Library tests pass, but sometimes segfault afterwards?


#1

Hi, I’m a beginner to Rust, (not a beginner to systems programming, but I’m still just a college student). I’ve been writing a simple matrix class in unsafe Rust, and I’ve been running into weird errors with cargo test. About 1/4 of the time, cargo test runs successfully and passes all the tests I’ve written. The other 3/4 of the time (approximately), it segfaults at some point within the execution of the tests, or after all of the tests have run. Running the compiled test program in gdb, the segfault always occurs in the execution of clone() from within start_thread(). Now, I’m pretty experienced with understanding C and the assembly it generates, but I do not know what the problem is here. Is this an issue with my code? I’m not doing any multithreading, so I would assume cargo test is running the tests in parallel, and that sometimes these threads are having some sort of memory error? I could really use some help debugging this.

I’m running rustc 1.5.0-nightly 2015-10-16, cargo 0.6.0-nightly 2015-10-17. My library code is here on GitHub: https://github.com/peterdelevoryas/linear-rs. Inside the repository is lib.rs, containing all of my library code and the test module, and two log files: gdb_log, containing the output of two executions through gdb, and test_log, showing the output from a few executions of cargo test. Also, I noticed gdb states the code is using my system’s libthread_db library file, so perhaps this is specific to my computer? I’m running x86_64 Arch Linux 4.1.6-1 on a late 2008 Aluminum Macbook (I believe it’s called the Macbook 5-1).


#2

I haven’t tried running the code, but this section looks suspicious:

        pub fn eye(&mut self) {
            let size = self.rows * self.cols * mem::size_of::<T>();
            unsafe {
                // Zero the data array
                ptr::write_bytes::<T>(self.data, 0, size)
            };

From the documentation, ptr::write_bytes takes a count of Ts, rather than a size in bytes, so I think you’re writing over too much memory.


#3

Omg you’re right, thank you so much for taking the time to look at my code!!! I was actually checking the memory calls to see if they took sizes or lengths but I dismissed write_bytes because I assumed it would write size bytes, not length * elem-size. Again, thank you so much for the help!!


#4

I don’t want to sound harsh, but the whole point of Rust is that unsafe code should be used only if strictly necessary.

If in a particular situation you suspect that safe code can’t be as fast as unsafe code, you should benchmark it first.


#5

That’s not harsh at all, you’re completely correct, this is not really what unsafe Rust was made for.
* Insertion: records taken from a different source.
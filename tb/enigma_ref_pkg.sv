// enigma_ref_pkg: reference model of the byte encryptor, written from its
// definition and independent of the RTL: with rotor offsets o0, o1, o2
// (o0 the number of bytes encrypted before, modulo 256, o1 and o2 the
// higher base-256 digits of that count), the byte x becomes
//   y = x + 2*(k0 + o0) + 2*(k1 + o1) + 2*(k2 + o2)  (mod 256)
// and the result is {hi_table[y[7:4]], lo_table[y[3:0]]}.
package enigma_ref_pkg;
  function automatic logic [7:0] enc(input logic [7:0] x, input int unsigned n,
                                     input logic [7:0] k0, input logic [7:0] k1,
                                     input logic [7:0] k2, input logic [63:0] hi,
                                     input logic [63:0] lo);
    int unsigned o0, o1, o2, y;
    logic [7:0] b;
    o0 = n % 256; o1 = (n / 256) % 256; o2 = (n / 65536) % 256;
    y  = x + 2 * (k0 + o0) + 2 * (k1 + o1) + 2 * (k2 + o2);
    b  = 8'(y % 256);
    return {hi[4*b[7:4] +: 4], lo[4*b[3:0] +: 4]};
  endfunction
endpackage
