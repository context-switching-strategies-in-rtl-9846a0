// motion_fsm_table_pkg: the control state machine of the motion-detection
// application, as table words for host_fsm, plus a reference next-state
// and output function for checking.
//
// States: IDLE, I2D (switch to difference), DIFF1, DIFF (wait for Done),
// D2L (switch to low-pass), LPF1, LPF, L2B (switch to binary), BIN1, BIN.
// Outputs: bits 1:0 Ctx, bit 2 CtxSw, bit 3 Calc. Input bit 0 is Done.
// Table address = {state, inputs} (4 + 2 bits); word = {next, outputs}
// where the outputs are those of the next state (host_fsm registers them).
package motion_fsm_table_pkg;
  typedef enum logic [3:0] {IDLE=0, I2D=1, DIFF1=2, DIFF=3, D2L=4, LPF1=5, LPF=6,
                            L2B=7, BIN1=8, BIN=9} mst_e;

  function automatic logic [3:0] next_state(input logic [3:0] s, input logic done);
    case (s)
      IDLE:  return I2D;
      I2D:   return DIFF1;
      DIFF1: return DIFF;
      DIFF:  return done ? D2L : DIFF;
      D2L:   return LPF1;
      LPF1:  return LPF;
      LPF:   return done ? L2B : LPF;
      L2B:   return BIN1;
      BIN1:  return BIN;
      BIN:   return done ? IDLE : BIN;
      default: return IDLE;
    endcase
  endfunction

  // {Calc, CtxSw, Ctx[1:0]} of a state
  function automatic logic [7:0] moore_out(input logic [3:0] s);
    case (s)
      I2D:               return 8'b0000_0100;
      D2L:               return 8'b0000_0101;
      L2B:               return 8'b0000_0110;
      DIFF1, DIFF, LPF1, LPF, BIN1, BIN: return 8'b0000_1000;
      default:           return 8'b0000_0000;
    endcase
  endfunction

  function automatic logic [15:0] table_word(input int addr);
    logic [3:0] s, n;
    s = 4'(addr >> 2);
    n = next_state(s, addr[0]);
    return {4'd0, n, moore_out(n)};
  endfunction
endpackage
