// motion_ref_pkg: reference model of the motion-detection stages, on
// frames held as arrays of pixels in raster order (index r*W + c):
//   diff(r,c) = |cur(r,c) - prev(r,c)|
//   filt(r,c) = (sum of diff(min(r+i,H-1), min(c+j,W-1)), i,j = 0..3) / 16
//   bin(r,c)  = filt(r,c) > threshold
package motion_ref_pkg;
  typedef logic [7:0] frame_t[];

  function automatic frame_t diff(input frame_t cur, input frame_t prev);
    frame_t d = new[cur.size()];
    foreach (cur[i]) d[i] = (cur[i] > prev[i]) ? cur[i] - prev[i] : prev[i] - cur[i];
    return d;
  endfunction

  function automatic frame_t lpf(input frame_t d, input int W, input int H);
    frame_t f = new[d.size()];
    for (int r = 0; r < H; r++)
      for (int c = 0; c < W; c++) begin
        int s = 0;
        for (int i = 0; i < 4; i++)
          for (int j = 0; j < 4; j++) begin
            int rr = (r + i > H - 1) ? H - 1 : r + i;
            int cc = (c + j > W - 1) ? W - 1 : c + j;
            s += d[rr * W + cc];
          end
        f[r * W + c] = 8'(s / 16);
      end
    return f;
  endfunction

  function automatic frame_t bin(input frame_t f, input logic [7:0] th);
    frame_t b = new[f.size()];
    foreach (f[i]) b[i] = (f[i] > th) ? 8'd1 : 8'd0;
    return b;
  endfunction
endpackage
And of course, I’m not experienced with Rust, and I made a simple mistake in the unsafe code I was writing, and then I didn’t know what was wrong with the code. Maybe I’ll change the raw ptr to an array slice!


#6

I can’t reproduce the segfault to be sure it helps in this case, but valgrind is often useful for debugging this sort of memory corruption, e.g. it can print a stack trace at locations that write out of bounds of their allocation which would’ve likely pointed to the culprit straight away in this case. It’s a useful extra thing to have around when writing unsafe Rust code.


#7

I’ve only used Valgrind once before with a random piece of C code I was writing, so I didn’t realize you can use Valgrind with Rust! (Because I didn’t really understand what Valgrind was until 2 seconds ago!) Thanks!